# Kunststoffteich hat ein kleines Loch



## Teichforum.info (19. Aug. 2004)

Ich habe jetzt meinen Kunststoffteich seit ca. 5 Jahren und hab ihn gleich zu beginn irgendwie schlecht eigegraben, so dass sich eine Wand etwas verzogen hat und sich eine ecke gebildet hat (was kein Problem wäre) aber jetzt gibt es an dieser Stelle ein kleines Loch und jetzt möchte ich fragen, wie ich das reparieren kann.


----------



## Teichforum.info (19. Aug. 2004)

hallo,
aus welchem material ist denn dein teich? pvc, pe ...??


----------



## Teichforum.info (19. Aug. 2004)

pvc


----------



## Teichforum.info (19. Aug. 2004)

grundsätzlich freuen wir uns immer wenn wir einen namen lesen dürfen - herr agz wirkt so unpersönlich - desweiteren ist es die top krönung der höflichkeit wenn menschen noch angesprochen werden - und stell dir vor - 90 % aller user sind menschen   

pvc kann mann mit z.b. tangit von henkel kleben


----------



## Teichforum.info (19. Aug. 2004)

@juergen:

viele sind nur auf der durchreise (die kurze schnelle information)
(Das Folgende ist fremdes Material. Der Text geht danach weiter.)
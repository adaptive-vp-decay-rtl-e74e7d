// stp_predictor: stride value predictor (STP) whose entries are powered on and
// off by an AVPD decay unit.
//
// A direct-mapped, untagged table of N_ENTRIES entries indexed by the
// instruction address (word index pc[IDX_W+1:2]). Each entry holds the last
// value the instruction produced, the stride between its last two values and
// a valid bit. A lookup predicts last + stride; an update with the real
// result stores the new stride (result - last) and the result. A fresh entry
// (valid bit clear) is filled with the result and a zero stride.
//
// Decay: data_on[i] comes from the decay unit. While an entry's data is off
// its cells are unpowered, so every entry whose data_on is low is held
// cleared (valid bit, value, stride). A lookup of such an entry gives no
// prediction; the same lookup re-enables it in the decay unit (lk_idx drives
// the decay unit's access port) and the next update retrains it from
// scratch. Updates to an entry whose data is off are lost.
//
// Timing: lookup request in cycle t, prediction (pred_valid/pred_value) in
// cycle t+LATENCY, fully pipelined, one lookup per cycle. Updates write on
// the clock edge of their cycle. lk_data_on must be the decay unit's
// acc_data_on for lk_idx in the same cycle.
//
// The prediction rule and the untagged direct-mapped organisation follow the
// published description of the stride predictor; the 5-cycle latency is the
// access latency it was evaluated with. The entry format, index bits and the
// behaviour of fresh and decayed entries are this design's choices.
module stp_predictor
  import avpd_pkg::*;
#(
  parameter int unsigned N_ENTRIES = 1024,
  parameter int unsigned LATENCY   = 5,
  localparam int unsigned IDX_W    = $clog2(N_ENTRIES)
) (
  input  logic                 clk,
  input  logic                 rst_n,
  // lookup
  input  logic                 lk_valid,
  input  logic [PC_W-1:0]      lk_pc,
  output logic [IDX_W-1:0]     lk_idx,
  input  logic                 lk_data_on,
  output logic                 pred_valid,
  output logic [VALUE_W-1:0]   pred_value,
  // update with the committed result
  input  logic                 upd_valid,
  input  logic [PC_W-1:0]      upd_pc,
  input  logic [VALUE_W-1:0]   upd_value,
  // entry power enables from the decay unit
  input  logic [N_ENTRIES-1:0] data_on
);

  logic [VALUE_W-1:0] last_q   [N_ENTRIES];
  logic [VALUE_W-1:0] stride_q [N_ENTRIES];
  logic               vld_q    [N_ENTRIES];

  logic [IDX_W-1:0]   upd_idx;
  logic               p_valid  [LATENCY];
  logic [VALUE_W-1:0] p_value  [LATENCY];

  assign lk_idx  = lk_pc[IDX_W+1:2];
  assign upd_idx = upd_pc[IDX_W+1:2];

  logic               upd_we;
  logic [VALUE_W-1:0] upd_stride;

  assign upd_we     = upd_valid && data_on[upd_idx];
  assign upd_stride = vld_q[upd_idx] ? (upd_value - last_q[upd_idx]) : '0;

  // Table: each entry is cleared while unpowered and written by updates.
  for (genvar i = 0; i < N_ENTRIES; i++) begin : g_entry
    always_ff @(posedge clk or negedge rst_n) begin
      if (!rst_n) begin
        last_q[i]   <= '0;
        stride_q[i] <= '0;
        vld_q[i]    <= 1'b0;
      end else if (!data_on[i]) begin
        last_q[i]   <= '0;
        stride_q[i] <= '0;
        vld_q[i]    <= 1'b0;
      end else if (upd_we && (upd_idx == IDX_W'(i))) begin
        last_q[i]   <= upd_value;
        stride_q[i] <= upd_stride;
        vld_q[i]    <= 1'b1;
      end
    end
  end

  // Lookup pipeline: read in the first stage, LATENCY stages in all.
  always_ff @(posedge clk or negedge rst_n) begin
    if (!rst_n) begin
      for (int s = 0; s < LATENCY; s++) begin
        p_valid[s] <= 1'b0;
        p_value[s] <= '0;
      end
    end else begin
      p_valid[0] <= lk_valid && lk_data_on && vld_q[lk_idx];
      p_value[0] <= last_q[lk_idx] + stride_q[lk_idx];
      for (int s = 1; s < LATENCY; s++) begin
        p_valid[s] <= p_valid[s-1];
        p_value[s] <= p_value[s-1];
      end
    end
  end

  assign pred_valid = p_valid[LATENCY-1];
  assign pred_value = p_value[LATENCY-1];

endmodule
manche bleiben .....  mal sehen   

herr agz,

juergen hat recht wenn es sich um ein pvc becken handelt lässt sich sowas mit tangit gleben. denke ein stück pvc folie mit dem becken verkleben und gut ist.


----------



## Teichforum.info (19. Aug. 2004)

*A*nne*G*ret *Z*ambo - könnte doch auch sein :razz:


----------